■ **EXERCISE**: Search the data for the string "repeat" and extract every line where it appears.

***** SOURCE MATERIAL *****

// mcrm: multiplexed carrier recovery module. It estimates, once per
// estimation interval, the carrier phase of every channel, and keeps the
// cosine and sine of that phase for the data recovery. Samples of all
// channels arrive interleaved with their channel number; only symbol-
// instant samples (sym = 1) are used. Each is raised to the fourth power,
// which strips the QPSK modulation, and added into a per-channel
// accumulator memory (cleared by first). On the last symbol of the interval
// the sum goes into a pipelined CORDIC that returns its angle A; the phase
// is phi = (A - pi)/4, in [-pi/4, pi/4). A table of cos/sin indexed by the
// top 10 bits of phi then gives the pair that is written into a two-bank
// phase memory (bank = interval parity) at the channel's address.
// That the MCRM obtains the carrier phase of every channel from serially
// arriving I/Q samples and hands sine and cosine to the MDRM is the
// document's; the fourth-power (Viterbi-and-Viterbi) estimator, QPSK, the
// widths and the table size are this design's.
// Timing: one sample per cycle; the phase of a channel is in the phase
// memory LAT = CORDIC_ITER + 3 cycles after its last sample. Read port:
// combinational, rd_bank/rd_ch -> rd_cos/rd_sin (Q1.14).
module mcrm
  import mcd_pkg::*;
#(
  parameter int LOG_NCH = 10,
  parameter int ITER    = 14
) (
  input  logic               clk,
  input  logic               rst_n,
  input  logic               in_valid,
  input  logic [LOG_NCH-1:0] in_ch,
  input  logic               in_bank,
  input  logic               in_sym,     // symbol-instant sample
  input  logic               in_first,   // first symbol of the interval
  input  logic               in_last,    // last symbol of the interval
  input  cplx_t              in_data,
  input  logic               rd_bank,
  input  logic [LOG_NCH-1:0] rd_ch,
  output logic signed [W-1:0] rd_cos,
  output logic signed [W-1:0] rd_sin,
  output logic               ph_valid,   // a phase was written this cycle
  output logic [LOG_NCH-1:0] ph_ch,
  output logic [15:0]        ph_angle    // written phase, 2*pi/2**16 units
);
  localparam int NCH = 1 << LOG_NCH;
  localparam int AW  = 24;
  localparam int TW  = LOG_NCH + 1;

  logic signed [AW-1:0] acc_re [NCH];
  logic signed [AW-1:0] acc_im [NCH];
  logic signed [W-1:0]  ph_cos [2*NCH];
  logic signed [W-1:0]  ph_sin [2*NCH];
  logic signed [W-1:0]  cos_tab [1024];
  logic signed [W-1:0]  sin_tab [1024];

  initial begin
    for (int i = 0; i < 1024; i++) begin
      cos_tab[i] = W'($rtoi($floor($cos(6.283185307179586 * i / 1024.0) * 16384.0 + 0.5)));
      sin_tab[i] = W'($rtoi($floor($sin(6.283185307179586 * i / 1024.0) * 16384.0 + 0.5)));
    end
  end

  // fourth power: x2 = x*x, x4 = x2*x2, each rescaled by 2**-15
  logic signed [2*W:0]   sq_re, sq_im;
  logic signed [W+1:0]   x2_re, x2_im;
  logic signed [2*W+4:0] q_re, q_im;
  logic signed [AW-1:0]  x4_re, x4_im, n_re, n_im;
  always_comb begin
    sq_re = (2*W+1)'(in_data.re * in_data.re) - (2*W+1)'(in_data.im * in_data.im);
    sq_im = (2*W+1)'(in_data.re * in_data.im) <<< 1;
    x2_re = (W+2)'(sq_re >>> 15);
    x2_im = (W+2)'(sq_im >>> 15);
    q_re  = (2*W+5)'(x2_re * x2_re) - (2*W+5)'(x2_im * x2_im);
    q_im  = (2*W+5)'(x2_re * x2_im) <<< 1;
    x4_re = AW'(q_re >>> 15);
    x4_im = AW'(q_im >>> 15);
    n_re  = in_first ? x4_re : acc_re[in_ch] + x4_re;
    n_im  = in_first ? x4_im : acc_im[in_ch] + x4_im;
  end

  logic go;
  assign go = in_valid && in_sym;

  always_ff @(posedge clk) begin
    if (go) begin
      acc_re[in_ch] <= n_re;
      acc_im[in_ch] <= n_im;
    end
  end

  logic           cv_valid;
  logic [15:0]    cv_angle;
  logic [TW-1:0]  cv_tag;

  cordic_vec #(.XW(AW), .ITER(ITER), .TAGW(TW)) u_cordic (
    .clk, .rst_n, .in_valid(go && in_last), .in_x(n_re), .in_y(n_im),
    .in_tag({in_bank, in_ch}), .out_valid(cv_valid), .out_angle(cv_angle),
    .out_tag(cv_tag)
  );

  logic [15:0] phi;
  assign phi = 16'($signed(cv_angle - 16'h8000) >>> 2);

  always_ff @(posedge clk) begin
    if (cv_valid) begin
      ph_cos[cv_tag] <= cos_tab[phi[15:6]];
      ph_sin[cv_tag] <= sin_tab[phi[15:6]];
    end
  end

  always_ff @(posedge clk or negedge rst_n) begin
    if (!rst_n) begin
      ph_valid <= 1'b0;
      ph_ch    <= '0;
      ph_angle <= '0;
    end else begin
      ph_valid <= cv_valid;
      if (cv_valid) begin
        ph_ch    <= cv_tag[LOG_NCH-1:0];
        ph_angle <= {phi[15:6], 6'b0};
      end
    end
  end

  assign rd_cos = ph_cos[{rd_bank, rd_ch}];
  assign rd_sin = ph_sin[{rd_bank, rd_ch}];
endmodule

*****
***** SOURCE MATERIAL *****

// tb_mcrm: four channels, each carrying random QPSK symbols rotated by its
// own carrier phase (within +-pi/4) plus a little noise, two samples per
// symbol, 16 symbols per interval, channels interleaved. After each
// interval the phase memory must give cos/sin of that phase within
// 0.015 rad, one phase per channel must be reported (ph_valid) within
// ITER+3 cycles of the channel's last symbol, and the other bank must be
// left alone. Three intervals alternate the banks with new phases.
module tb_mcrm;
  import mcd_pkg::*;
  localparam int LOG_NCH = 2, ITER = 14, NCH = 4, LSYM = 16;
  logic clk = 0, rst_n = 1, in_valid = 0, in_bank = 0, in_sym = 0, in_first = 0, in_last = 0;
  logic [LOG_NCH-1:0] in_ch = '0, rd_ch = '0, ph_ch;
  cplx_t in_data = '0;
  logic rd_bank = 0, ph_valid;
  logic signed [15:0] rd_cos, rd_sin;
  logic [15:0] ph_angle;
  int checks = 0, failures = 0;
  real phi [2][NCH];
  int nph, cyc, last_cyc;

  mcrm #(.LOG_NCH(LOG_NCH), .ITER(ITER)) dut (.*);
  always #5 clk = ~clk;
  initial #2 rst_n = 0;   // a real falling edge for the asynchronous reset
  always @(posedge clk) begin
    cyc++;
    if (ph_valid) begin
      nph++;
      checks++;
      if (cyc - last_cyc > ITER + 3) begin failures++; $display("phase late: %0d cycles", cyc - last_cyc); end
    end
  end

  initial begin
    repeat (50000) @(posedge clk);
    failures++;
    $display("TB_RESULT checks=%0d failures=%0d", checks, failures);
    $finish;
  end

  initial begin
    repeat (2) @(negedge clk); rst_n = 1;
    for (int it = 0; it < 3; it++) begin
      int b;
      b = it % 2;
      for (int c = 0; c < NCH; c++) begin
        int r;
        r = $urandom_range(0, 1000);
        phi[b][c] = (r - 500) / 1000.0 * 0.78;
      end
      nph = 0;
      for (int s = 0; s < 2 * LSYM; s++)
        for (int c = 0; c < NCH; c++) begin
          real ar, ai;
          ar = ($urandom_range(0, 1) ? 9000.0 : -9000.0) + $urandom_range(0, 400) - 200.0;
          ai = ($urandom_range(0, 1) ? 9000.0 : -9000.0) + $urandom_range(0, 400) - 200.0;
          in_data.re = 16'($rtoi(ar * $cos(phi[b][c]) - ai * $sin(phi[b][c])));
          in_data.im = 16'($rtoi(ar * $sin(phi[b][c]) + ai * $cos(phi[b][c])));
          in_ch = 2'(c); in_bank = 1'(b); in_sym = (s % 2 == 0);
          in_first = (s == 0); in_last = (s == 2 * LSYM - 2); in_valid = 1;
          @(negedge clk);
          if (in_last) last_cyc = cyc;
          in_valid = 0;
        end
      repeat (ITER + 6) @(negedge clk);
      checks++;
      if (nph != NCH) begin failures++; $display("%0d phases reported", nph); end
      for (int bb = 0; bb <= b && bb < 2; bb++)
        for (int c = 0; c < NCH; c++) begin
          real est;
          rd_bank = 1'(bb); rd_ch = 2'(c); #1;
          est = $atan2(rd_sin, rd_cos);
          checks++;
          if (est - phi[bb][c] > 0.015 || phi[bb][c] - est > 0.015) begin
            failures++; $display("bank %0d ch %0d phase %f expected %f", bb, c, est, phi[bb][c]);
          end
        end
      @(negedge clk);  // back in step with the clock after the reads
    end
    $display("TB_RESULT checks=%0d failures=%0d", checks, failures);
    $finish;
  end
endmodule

*****
***** SOURCE MATERIAL *****

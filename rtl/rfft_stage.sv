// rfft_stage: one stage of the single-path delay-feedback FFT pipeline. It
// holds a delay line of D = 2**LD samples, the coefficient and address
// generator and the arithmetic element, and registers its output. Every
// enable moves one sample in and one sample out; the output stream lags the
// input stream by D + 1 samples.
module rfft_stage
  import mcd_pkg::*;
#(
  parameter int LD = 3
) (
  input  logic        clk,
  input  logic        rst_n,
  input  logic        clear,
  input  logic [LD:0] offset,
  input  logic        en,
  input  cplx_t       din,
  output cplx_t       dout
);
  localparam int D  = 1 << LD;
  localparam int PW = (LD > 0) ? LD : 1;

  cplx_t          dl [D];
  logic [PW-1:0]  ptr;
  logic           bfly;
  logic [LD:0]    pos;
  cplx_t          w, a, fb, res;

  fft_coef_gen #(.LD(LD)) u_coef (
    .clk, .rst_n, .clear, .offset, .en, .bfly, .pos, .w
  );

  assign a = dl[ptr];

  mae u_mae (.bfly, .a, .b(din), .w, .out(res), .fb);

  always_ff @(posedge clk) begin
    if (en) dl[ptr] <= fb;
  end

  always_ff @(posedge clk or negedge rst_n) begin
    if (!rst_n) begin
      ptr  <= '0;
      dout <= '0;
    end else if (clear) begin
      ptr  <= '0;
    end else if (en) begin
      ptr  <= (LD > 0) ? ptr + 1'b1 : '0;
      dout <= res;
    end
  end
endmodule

*****

■ **REPLY**:
    repeat (50000) @(posedge clk);
    repeat (2) @(negedge clk); rst_n = 1;
      repeat (ITER + 6) @(negedge clk);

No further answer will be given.